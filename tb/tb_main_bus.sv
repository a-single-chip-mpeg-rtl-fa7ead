// tb_main_bus: six masters hammer the shared bus with random reads and writes to
// their own SDRAM regions and to the semaphore registers. Checks: every read
// returns what a shadow copy predicts, every write lands in the memory, every
// master is served within the round-robin bound (at most five other transfers
// between its request and its ack), semaphore takes exclude each other, and an
// idle-bus semaphore access is acknowledged two cycles after the request.
module tb_main_bus;
  import codec_pkg::*;
  localparam int N = 6, LAT = 3;
  logic clk = 0, rst_n = 0;
  bus_req_t m_req [N];
  bus_rsp_t m_rsp [N];
  bus_req_t mem_req;
  bus_rsp_t mem_rsp;
  logic [15:0] sem_locked;
  logic [N-1:0] gs;
  int checks = 0, failures = 0;
  int done_cnt = 0;
  int starts = 0;

  main_bus #(.N_MM(N), .N_SEM(16)) dut (.clk, .rst_n, .m_req, .m_rsp, .mem_req, .mem_rsp,
    .sem_locked, .grant_seen(gs));
  sdram_model #(.LAT(LAT)) mem (.clk, .req(mem_req), .rsp(mem_rsp));
  always #5 clk = ~clk;
  always @(posedge clk) starts += $countones(gs);

  initial begin
    repeat (200000) @(posedge clk);
    failures++; $display("TB_RESULT checks=%0d failures=%0d", checks, failures); $finish;
  end

  int holders [16];
  initial for (int i = 0; i < 16; i++) holders[i] = -1;

  task automatic xfer(input int m, input logic we, input logic [31:0] a, input logic [31:0] d,
                      output logic [31:0] rd, output int wait_starts);
    int s0;
    @(negedge clk);
    m_req[m] = '{req: 1'b1, we: we, addr: a, wdata: d};
    s0 = starts;
    do @(posedge clk); while (!m_rsp[m].ack);
    rd = m_rsp[m].rdata;
    wait_starts = starts - s0;
    @(negedge clk);
    m_req[m] = '0;
  endtask

  for (genvar g = 0; g < N; g++) begin : g_m
    initial begin
      logic [31:0] shadow [16];
      logic [31:0] rd;
      int ws;
      m_req[g] = '0;
      for (int i = 0; i < 16; i++) shadow[i] = mem.init_word(32'(g*256 + i));
      wait (rst_n);
      for (int t = 0; t < 200; t++) begin
        int k, op; k = $urandom % 16; op = $urandom % 4;
        case (op)
          0: begin
            logic [31:0] d; d = $urandom;
            xfer(g, 1'b1, 32'(g*256 + k), d, rd, ws);
            shadow[k] = d;
          end
          1: begin   // take, check exclusion, release
            int s; s = $urandom % 2;
            xfer(g, 1'b0, 32'h8000_0000 | 32'(s), '0, rd, ws);
            if (rd[0]) begin
              checks++;
              if (holders[s] != -1 && holders[s] != g) begin failures++; $display("semaphore %0d double-taken", s); end
              holders[s] = g;
              repeat ($urandom % 5) @(posedge clk);
              holders[s] = -1;
              xfer(g, 1'b1, 32'h8000_0000 | 32'(s), 32'd0, rd, ws);
            end
          end
          default: begin
            xfer(g, 1'b0, 32'(g*256 + k), '0, rd, ws);
            checks++;
            if (rd != shadow[k]) begin failures++; $display("m%0d read %h exp %h", g, rd, shadow[k]); end
          end
        endcase
        checks++;
        if (ws > N) begin failures++; $display("m%0d waited %0d transfers", g, ws); end
      end
      for (int i = 0; i < 16; i++) begin
        checks++;
        if (mem.peek(32'(g*256 + i)) != shadow[i]) begin failures++; $display("m%0d word %0d not written", g, i); end
      end
      done_cnt++;
    end
  end

  initial begin
    repeat (3) @(posedge clk);
    rst_n = 1;
    wait (done_cnt == N);
    // idle-bus semaphore latency
    @(negedge clk);
    m_req[0] = '{req: 1'b1, we: 1'b0, addr: 32'h8000_0005, wdata: '0};
    begin
      int c; c = 0;
      do begin @(posedge clk); c++; end while (!m_rsp[0].ack);
      checks++;
      if (c != 2) begin failures++; $display("semaphore latency %0d", c); end
    end
    @(negedge clk); m_req[0] = '0;
    $display("TB_RESULT checks=%0d failures=%0d", checks, failures);
    $finish;
  end
endmodule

◆ WORK INSTRUCTION ◆
Take the entries above and copy them exactly from the first line through the line with "the memory, every"; leave out every line after it.

◆ TASK RESPONSE ◆
filename tb/tb_main_bus.sv
repository a-single-chip-mpeg-rtl-fa7ead
// tb_main_bus: six masters hammer the shared bus with random reads and writes to
// their own SDRAM regions and to the semaphore registers. Checks: every read
// returns what a shadow copy predicts, every write lands in the memory, every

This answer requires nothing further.